[[ Given data, beginning ]]

// cpack_pkg: shared constants, types and code table of the C-Pack cache
// compressor and decompressor.
//
// A 32-bit word is compressed into one of six formats. Each compressed word
// is written most-significant bit first: the code, then (for dictionary
// matches) the dictionary index, then the bytes that did not match.
//
//   kind  meaning                              code   payload          bits (16-entry dict)
//   zzzz  all four bytes zero                  00     -                 2
//   xxxx  no match, word sent raw              01     4 bytes          34
//   mmmm  full match with a dictionary entry   10     index             6
//   mmxx  upper two bytes match an entry       1100   index + 2 bytes  24
//   zzzx  upper three bytes zero               1101   1 byte           12
//   mmmx  upper three bytes match an entry     1110   index + 1 byte   16
//
// The codes 01 (xxxx), 1101 (zzzx) and 1110 (mmmx) and the 2-bit index of the
// four-entry example follow the published worked example of the scheme; the
// codes of zzzz, mmmm and mmxx complete the table with the remaining 2-bit and
// 4-bit values. Code 1111 is unused and flagged as an error by the decoder.
package cpack_pkg;

  localparam int unsigned WORD_W = 32;
  // Longest compressed word: 2-bit code + 32-bit raw word.
  localparam int unsigned CW_W   = 34;
  // Two compressed words side by side.
  localparam int unsigned PAIR_W = 2 * CW_W;

  typedef logic [WORD_W-1:0] word_t;

  typedef enum logic [2:0] {
    K_ZZZZ = 3'd0,
    K_XXXX = 3'd1,
    K_MMMM = 3'd2,
    K_MMXX = 3'd3,
    K_ZZZX = 3'd4,
    K_MMMX = 3'd5,
    K_BAD  = 3'd7
  } kind_e;

  localparam logic [1:0] CODE_ZZZZ = 2'b00;
  localparam logic [1:0] CODE_XXXX = 2'b01;
  localparam logic [1:0] CODE_MMMM = 2'b10;
  localparam logic [3:0] CODE_MMXX = 4'b1100;
  localparam logic [3:0] CODE_ZZZX = 4'b1101;
  localparam logic [3:0] CODE_MMMX = 4'b1110;

  // Length in bits of a compressed word of the given kind, for a dictionary
  // index of idx_w bits.
  function automatic logic [5:0] kind_len(kind_e k, int unsigned idx_w);
    case (k)
      K_ZZZZ:  return 6'd2;
      K_XXXX:  return 6'd34;
      K_MMMM:  return 6'(2 + idx_w);
      K_MMXX:  return 6'(4 + idx_w + 16);
      K_ZZZX:  return 6'd12;
      K_MMMX:  return 6'(4 + idx_w + 8);
      default: return 6'd4;
    endcase
  endfunction

endpackage
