// cpack_dict_match: parallel dictionary search of the C-Pack compressor.
//
// Compares one word with all DICT_ENTRIES dictionary entries at once and
// returns the entry with the most matching bytes, counted from the most
// significant byte: a full match (mmmm), the upper three bytes (mmmx) or the
// upper two bytes (mmxx). Among entries with the same number of matching
// bytes the lowest index wins. Purely combinational.
//
//   level = 3 full match, 2 upper three bytes, 1 upper two bytes, 0 no match
//   idx   = index of the chosen entry (0 when level is 0)
//
// Parallel comparison with all entries and the 'most matching bytes' rule are
// C-Pack's; counting bytes from the top, requiring at least two, and the
// lowest-index tie-break are this design's choices.
module cpack_dict_match
  import cpack_pkg::*;
#(
  parameter int unsigned DICT_ENTRIES = 16,
  localparam int unsigned IDX_W = $clog2(DICT_ENTRIES)
) (
  input  word_t             word,
  input  word_t             entries [DICT_ENTRIES],
  output logic [1:0]        level,
  output logic [IDX_W-1:0]  idx
);

  logic [1:0] ent_level [DICT_ENTRIES];

  always_comb begin
    for (int i = 0; i < DICT_ENTRIES; i++) begin
      if (entries[i] == word)                    ent_level[i] = 2'd3;
      else if (entries[i][31:8] == word[31:8])   ent_level[i] = 2'd2;
      else if (entries[i][31:16] == word[31:16]) ent_level[i] = 2'd1;
      else                                       ent_level[i] = 2'd0;
    end
    level = 2'd0;
    idx   = '0;
    // Scan from the highest index down so that the lowest index wins a tie.
    for (int i = DICT_ENTRIES - 1; i >= 0; i--) begin
      if (ent_level[i] != 2'd0 && ent_level[i] >= level) begin
        level = ent_level[i];
        idx   = IDX_W'(i);
      end
    end
  end

endmodule
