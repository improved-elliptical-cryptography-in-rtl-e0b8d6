// tb_cpack_dict_match: fills a 16-entry dictionary with random words and
// planted near-copies of the probe word, and checks the chosen match level
// and index against a reference that counts leading equal bytes.
module tb_cpack_dict_match;
  import cpack_pkg::*;
  import cpack_ref_pkg::*;

  localparam int N = 16;
  word_t      w;
  word_t      ent [N];
  logic [1:0] level;
  logic [3:0] idx;
  int checks = 0, failures = 0;

  cpack_dict_match #(.DICT_ENTRIES(N)) dut (.word(w), .entries(ent), .level(level), .idx(idx));

  initial begin
    #1000000;
    failures++;
    $display("watchdog expired");
    $display("TB_RESULT checks=%0d failures=%0d", checks, failures);
    $finish;
  end

  initial begin
    for (int t = 0; t < 3000; t++) begin
      int best, bidx, elevel;
      w = $urandom;
      foreach (ent[i]) ent[i] = $urandom;
      // Plant a few entries sharing 2, 3 or 4 leading bytes with the probe.
      repeat ($urandom_range(0, 4)) begin
        automatic int s = $urandom_range(0, N - 1);
        case ($urandom_range(0, 2))
          0: ent[s] = w;
          1: ent[s] = {w[31:8], 8'($urandom)};
          default: ent[s] = {w[31:16], 16'($urandom)};
        endcase
      end
      #1;
      best = 0; bidx = 0;
      for (int i = 0; i < N; i++) begin
        automatic int k = lead_bytes(w, ent[i]);
        if (k >= 2 && k > best) begin best = k; bidx = i; end
      end
      elevel = (best == 0) ? 0 : best - 1;
      checks++;
      if (level != 2'(elevel) || (elevel != 0 && idx != 4'(bidx))) begin
        failures++;
        if (failures < 10)
          $display("FAIL t=%0d word %h: level %0d idx %0d, expected %0d %0d", t, w, level, idx, elevel, bidx);
      end
    end
    $display("TB_RESULT checks=%0d failures=%0d", checks, failures);
    $finish;
  end
endmodule
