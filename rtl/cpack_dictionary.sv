// cpack_dictionary: the FIFO dictionary shared in structure by the C-Pack
// compressor and decompressor.
//
// DICT_ENTRIES words of 32 bits (16 words = 64 bytes by default) kept in a
// circular buffer. wptr points at the oldest entry, the one the next push
// replaces. Up to two words are pushed per cycle: word 0 goes to wptr and
// word 1 to the slot after it when both are pushed, otherwise to wptr.
//
// clear starts a new cache line. It acts in the same cycle: while it is high,
// rd_entries reads as all zeros and rd_wptr as 0, and the pushes of that cycle
// are written into the emptied dictionary. This lets the first pair of a line
// be coded against an empty dictionary with no idle cycle. Entries reset to
// zero; a zero entry takes part in matching like any other, which is harmless
// because the other side of the link holds the same zeros.
//
// Reads are combinational; writes take effect at the clock edge.
//
// The 64-byte size and the FIFO replacement follow C-Pack; the circular-buffer
// structure, the per-line same-cycle clear and the zero reset are this
// design's choices.
module cpack_dictionary
  import cpack_pkg::*;
#(
  parameter int unsigned DICT_ENTRIES = 16,
  localparam int unsigned IDX_W = $clog2(DICT_ENTRIES)
) (
  input  logic             clk,
  input  logic             rst_n,
  input  logic             clear,
  input  logic             push0,
  input  word_t            wdata0,
  input  logic             push1,
  input  word_t            wdata1,
  output word_t            rd_entries [DICT_ENTRIES],
  output logic [IDX_W-1:0] rd_wptr
);

  word_t            mem [DICT_ENTRIES];
  logic [IDX_W-1:0] wptr;
  logic [IDX_W-1:0] wptr1;

  always_comb begin
    for (int i = 0; i < DICT_ENTRIES; i++)
      rd_entries[i] = clear ? '0 : mem[i];
    rd_wptr = clear ? '0 : wptr;
    wptr1   = rd_wptr + IDX_W'(push0);
  end

  always_ff @(posedge clk or negedge rst_n) begin
    if (!rst_n) begin
      for (int i = 0; i < DICT_ENTRIES; i++) mem[i] <= '0;
      wptr <= '0;
    end else begin
      if (clear)
        for (int i = 0; i < DICT_ENTRIES; i++) mem[i] <= '0;
      if (push0) mem[rd_wptr] <= wdata0;
      if (push1) mem[wptr1]   <= wdata1;
      wptr <= rd_wptr + IDX_W'(push0) + IDX_W'(push1);
    end
  end

  // The index wraps by plain binary overflow, so the size must be a power of two.
  initial assert (DICT_ENTRIES == (1 << IDX_W) && DICT_ENTRIES >= 2)
    else $error("DICT_ENTRIES must be a power of two, at least 2");

endmodule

[[ Given data, end ]]

Problem statement =
Find every line above that includes the word "wins", then state how many there are and nothing more.

Response to the exercise =
2